The Status skill is an integral component of the Claude Code ecosystem, specifically designed to provide a comprehensive experiment dashboard for the autoresearch-agent. It delivers real-time visibility into experiment results, active automation loops, and overall progress across all tracked experiments. By consolidating this information into a unified, easily accessible interface, Status empowers developers and researchers to monitor, audit, and export experiment data with minimal overhead.
Why Use Status?
In modern research and engineering workflows, running multiple experiments in parallel is common—but tracking their outcomes, progress, and automation status can quickly become unwieldy. The Status skill addresses this challenge by:
- Centralizing Experiment Data: Consolidates experiment logs, loop states, and results into a single dashboard, reducing context switching and manual tracking.
- Real-Time Monitoring: Instantly displays which experiments are running, scheduled, or completed, minimizing human error and missed updates.
- Actionable Insights: Presents key metrics such as the number of runs, best results, and recent changes, enabling data-driven decisions and rapid iteration.
- Automation Transparency: Clearly indicates active experiment loops, including interval schedules and unique identifiers, fostering reproducibility and operational clarity.
- Flexible Exporting: Supports exporting dashboards in Markdown or CSV formats for reporting, sharing, or further analysis.
How to Get Started
The Status skill is invoked via the /ar:status command, which can be tailored to various scopes and output formats.
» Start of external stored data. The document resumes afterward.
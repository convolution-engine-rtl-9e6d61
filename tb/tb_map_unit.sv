// Self-checking testbench for map_unit: random pixels and coefficients
// (including the extremes 0 and 1023) for every map operation, compared with
// integer arithmetic. Multiply reads the coefficient as a signed 10-bit tap.
module tb_map_unit;
  import ce_pkg::*;
  map_op_e op;
  pix_t [63:0] a, b;
  map_t [63:0] y;
  int checks = 0, failures = 0;

  map_unit dut (.*);

  initial begin
    #100000;
    failures++;
    $display("watchdog expired");
    $display("TB_RESULT checks=%0d failures=%0d", checks, failures);
    $finish;
  end

  function automatic int ref_map(map_op_e o, int x, int c);
    int sc = (c >= 512) ? c - 1024 : c;
    case (o)
      MAP_ABSDIFF: return (x > c) ? x - c : c - x;
      MAP_MUL:     return x * sc;
      MAP_AVG:     return (x + c + 1) / 2;
      MAP_SUB:     return x - c;
      MAP_CMP:     return (x > c) ? 1 : 0;
      default:     return x;
    endcase
  endfunction

  initial begin
    for (int n = 0; n < 120; n++) begin
      op = map_op_e'(n % 6);
      for (int l = 0; l < 64; l++) begin
        a[l] = (n % 7 == 0) ? pix_t'((l % 2) ? 1023 : 0) : pix_t'($urandom);
        b[l] = (n % 11 == 0) ? pix_t'((l % 3) ? 1023 : 512) : pix_t'($urandom);
      end
      #1;
      for (int l = 0; l < 64; l++) begin
        automatic int e = ref_map(op, int'(a[l]), int'(b[l]));
        checks++;
        if (int'(y[l]) != e) begin
          failures++;
          if (failures < 10) $display("%s lane %0d a=%0d b=%0d got %0d exp %0d", op.name(), l, a[l], b[l], y[l], e);
        end
      end
    end
    $display("TB_RESULT checks=%0d failures=%0d", checks, failures);
    $finish;
  end
endmodule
To begin:
-
Install and Configure:
- Ensure the autoresearch-agent and its dependencies are installed per the official documentation.
- Place experiments in the expected directory structure, e.g.,
.autoresearch/{domain}/{experiment}.
-
Basic Usage:
- To display the full experiment dashboard:
/ar:status - For a detailed view of a single experiment:
/ar:status engineering/api-speed - To filter by domain:
/ar:status --domain engineering
- To display the full experiment dashboard:
-
Exporting Results:
- To export the dashboard as Markdown:
/ar:status --format markdown --output results.md - For CSV export:
/ar:status --format csv --output results.csv
- To export the dashboard as Markdown:
-
Direct Script Usage:
- Underlying these commands is a Python script. Direct calls can be made for advanced integration:
python {skill_path}/scripts/log_results.py --dashboard python {skill_path}/scripts/log_results.py --experiment engineering/api-speed python {skill_path}/scripts/log_results.py --domain engineering
- Underlying these commands is a Python script. Direct calls can be made for advanced integration:
Key Features
1. Comprehensive
Dashboard
The core function of Status is to display a dashboard summarizing all experiments, their results, and loop status. For example:
DOMAIN EXPERIMENT RUNS KEPT BEST CHANGE STATUS LOOP
engineering api-speed 38 7 95.2% +1.2% active every 1h (cron ID: 1234, started: 2024-05-01)
engineering data-cleaning 12 2 88.0% -0.5% stopped -This overview provides immediate insight into experiment health and automation status.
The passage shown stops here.